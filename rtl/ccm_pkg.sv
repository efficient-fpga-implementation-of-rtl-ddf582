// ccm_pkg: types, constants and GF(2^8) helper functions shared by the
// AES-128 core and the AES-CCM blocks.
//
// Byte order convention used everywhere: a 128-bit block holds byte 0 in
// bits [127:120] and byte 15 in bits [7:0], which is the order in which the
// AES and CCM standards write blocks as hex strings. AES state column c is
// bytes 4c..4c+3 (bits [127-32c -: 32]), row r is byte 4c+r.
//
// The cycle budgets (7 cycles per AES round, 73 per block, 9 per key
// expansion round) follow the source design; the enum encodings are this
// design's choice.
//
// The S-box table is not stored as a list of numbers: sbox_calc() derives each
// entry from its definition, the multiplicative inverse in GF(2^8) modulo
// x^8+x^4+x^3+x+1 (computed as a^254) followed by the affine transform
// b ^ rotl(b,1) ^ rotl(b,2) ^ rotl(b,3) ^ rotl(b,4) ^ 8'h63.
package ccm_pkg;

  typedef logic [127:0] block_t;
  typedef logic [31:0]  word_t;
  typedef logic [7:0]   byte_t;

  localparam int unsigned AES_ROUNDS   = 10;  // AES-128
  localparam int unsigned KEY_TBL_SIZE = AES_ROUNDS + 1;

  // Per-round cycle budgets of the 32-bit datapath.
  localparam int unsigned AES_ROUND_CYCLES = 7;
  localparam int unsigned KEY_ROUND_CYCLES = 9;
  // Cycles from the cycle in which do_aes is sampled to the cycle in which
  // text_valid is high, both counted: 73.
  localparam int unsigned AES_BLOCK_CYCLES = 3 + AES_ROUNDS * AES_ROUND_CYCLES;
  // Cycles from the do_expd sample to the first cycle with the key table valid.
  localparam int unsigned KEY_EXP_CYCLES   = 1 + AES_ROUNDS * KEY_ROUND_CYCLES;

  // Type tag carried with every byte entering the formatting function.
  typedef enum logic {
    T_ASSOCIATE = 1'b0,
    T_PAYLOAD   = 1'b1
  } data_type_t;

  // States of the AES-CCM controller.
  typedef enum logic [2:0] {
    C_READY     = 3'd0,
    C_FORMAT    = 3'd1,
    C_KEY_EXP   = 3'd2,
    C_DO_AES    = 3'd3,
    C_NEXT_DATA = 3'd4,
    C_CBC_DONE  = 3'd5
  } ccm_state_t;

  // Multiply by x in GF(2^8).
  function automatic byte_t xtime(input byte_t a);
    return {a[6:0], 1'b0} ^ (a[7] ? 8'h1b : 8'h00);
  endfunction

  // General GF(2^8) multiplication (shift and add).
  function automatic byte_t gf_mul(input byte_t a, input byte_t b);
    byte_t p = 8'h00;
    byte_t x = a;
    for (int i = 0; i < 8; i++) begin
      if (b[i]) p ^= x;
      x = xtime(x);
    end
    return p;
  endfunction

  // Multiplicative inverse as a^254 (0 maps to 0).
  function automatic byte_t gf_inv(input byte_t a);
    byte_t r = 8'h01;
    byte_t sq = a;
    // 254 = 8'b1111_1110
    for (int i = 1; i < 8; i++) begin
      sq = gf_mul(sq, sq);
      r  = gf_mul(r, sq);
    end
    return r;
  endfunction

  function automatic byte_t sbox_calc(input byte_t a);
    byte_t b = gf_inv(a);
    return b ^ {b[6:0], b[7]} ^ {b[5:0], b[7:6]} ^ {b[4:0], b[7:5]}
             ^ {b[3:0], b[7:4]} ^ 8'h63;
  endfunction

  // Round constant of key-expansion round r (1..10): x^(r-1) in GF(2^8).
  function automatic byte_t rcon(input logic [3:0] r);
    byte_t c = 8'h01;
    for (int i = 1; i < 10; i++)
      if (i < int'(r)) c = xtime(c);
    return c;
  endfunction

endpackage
☆ ☆ ☆ ☆ ☆
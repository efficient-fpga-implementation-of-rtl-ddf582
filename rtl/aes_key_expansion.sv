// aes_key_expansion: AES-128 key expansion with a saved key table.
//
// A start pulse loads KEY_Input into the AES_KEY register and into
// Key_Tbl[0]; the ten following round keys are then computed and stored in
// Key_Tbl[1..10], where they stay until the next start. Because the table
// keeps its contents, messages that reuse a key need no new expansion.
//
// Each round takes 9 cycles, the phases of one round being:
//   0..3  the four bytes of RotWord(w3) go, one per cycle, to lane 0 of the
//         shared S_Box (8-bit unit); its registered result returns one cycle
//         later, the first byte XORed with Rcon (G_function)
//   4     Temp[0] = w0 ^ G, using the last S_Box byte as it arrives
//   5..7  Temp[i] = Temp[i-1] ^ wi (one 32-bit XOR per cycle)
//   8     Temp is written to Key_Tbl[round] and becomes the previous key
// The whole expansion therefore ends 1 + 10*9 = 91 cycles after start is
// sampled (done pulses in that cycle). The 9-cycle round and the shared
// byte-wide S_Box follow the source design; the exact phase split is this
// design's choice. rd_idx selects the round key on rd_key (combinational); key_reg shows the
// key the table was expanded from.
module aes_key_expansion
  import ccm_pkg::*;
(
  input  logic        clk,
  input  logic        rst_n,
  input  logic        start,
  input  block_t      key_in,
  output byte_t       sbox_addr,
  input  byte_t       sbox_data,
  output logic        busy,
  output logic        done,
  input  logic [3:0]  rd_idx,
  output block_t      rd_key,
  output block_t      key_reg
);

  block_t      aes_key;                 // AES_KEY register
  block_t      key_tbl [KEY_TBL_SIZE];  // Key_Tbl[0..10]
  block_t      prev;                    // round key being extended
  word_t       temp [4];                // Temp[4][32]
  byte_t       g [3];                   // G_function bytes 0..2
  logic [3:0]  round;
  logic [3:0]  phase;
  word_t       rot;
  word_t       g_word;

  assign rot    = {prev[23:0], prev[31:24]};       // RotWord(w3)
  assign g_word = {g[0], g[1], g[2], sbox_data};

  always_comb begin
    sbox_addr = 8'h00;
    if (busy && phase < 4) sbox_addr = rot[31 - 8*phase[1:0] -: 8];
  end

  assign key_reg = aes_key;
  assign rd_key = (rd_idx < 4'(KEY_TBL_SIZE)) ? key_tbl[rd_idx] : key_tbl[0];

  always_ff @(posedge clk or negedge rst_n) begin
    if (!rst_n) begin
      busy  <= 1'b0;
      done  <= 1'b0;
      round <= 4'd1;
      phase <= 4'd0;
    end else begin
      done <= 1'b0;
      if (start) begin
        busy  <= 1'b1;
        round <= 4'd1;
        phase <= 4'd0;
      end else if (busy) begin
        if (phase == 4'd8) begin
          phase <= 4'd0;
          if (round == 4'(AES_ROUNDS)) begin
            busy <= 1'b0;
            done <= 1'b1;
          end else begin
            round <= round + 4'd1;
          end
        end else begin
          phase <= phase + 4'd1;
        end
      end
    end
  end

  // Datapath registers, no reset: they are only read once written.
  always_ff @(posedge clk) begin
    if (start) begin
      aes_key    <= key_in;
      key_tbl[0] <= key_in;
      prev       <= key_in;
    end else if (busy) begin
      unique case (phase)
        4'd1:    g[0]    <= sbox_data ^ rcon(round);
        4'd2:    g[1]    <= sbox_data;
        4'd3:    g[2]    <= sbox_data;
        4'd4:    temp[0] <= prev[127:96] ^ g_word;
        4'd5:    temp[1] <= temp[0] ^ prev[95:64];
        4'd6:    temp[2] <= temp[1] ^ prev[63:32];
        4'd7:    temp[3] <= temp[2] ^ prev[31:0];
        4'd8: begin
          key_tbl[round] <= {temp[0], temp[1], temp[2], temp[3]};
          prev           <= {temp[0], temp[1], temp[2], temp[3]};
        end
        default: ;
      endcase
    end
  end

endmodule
☆ ☆ ☆ ☆ ☆
# [PROBLEM STATEMENT]
In the material above, transcribe exactly the lines beginning at the one with "function automatic byte_t gf_inv(input" and ending at the one with "if (i < int'(r)) c = xtime(c);", both included.

# [ANSWER SPACE]
  function automatic byte_t gf_inv(input byte_t a);
    byte_t r = 8'h01;
    byte_t sq = a;
    // 254 = 8'b1111_1110
    for (int i = 1; i < 8; i++) begin
      sq = gf_mul(sq, sq);
      r  = gf_mul(r, sq);
    end
    return r;
  endfunction

  function automatic byte_t sbox_calc(input byte_t a);
    byte_t b = gf_inv(a);
    return b ^ {b[6:0], b[7]} ^ {b[5:0], b[7:6]} ^ {b[4:0], b[7:5]}
             ^ {b[3:0], b[7:4]} ^ 8'h63;
  endfunction

  // Round constant of key-expansion round r (1..10): x^(r-1) in GF(2^8).
  function automatic byte_t rcon(input logic [3:0] r);
    byte_t c = 8'h01;
    for (int i = 1; i < 10; i++)
      if (i < int'(r)) c = xtime(c);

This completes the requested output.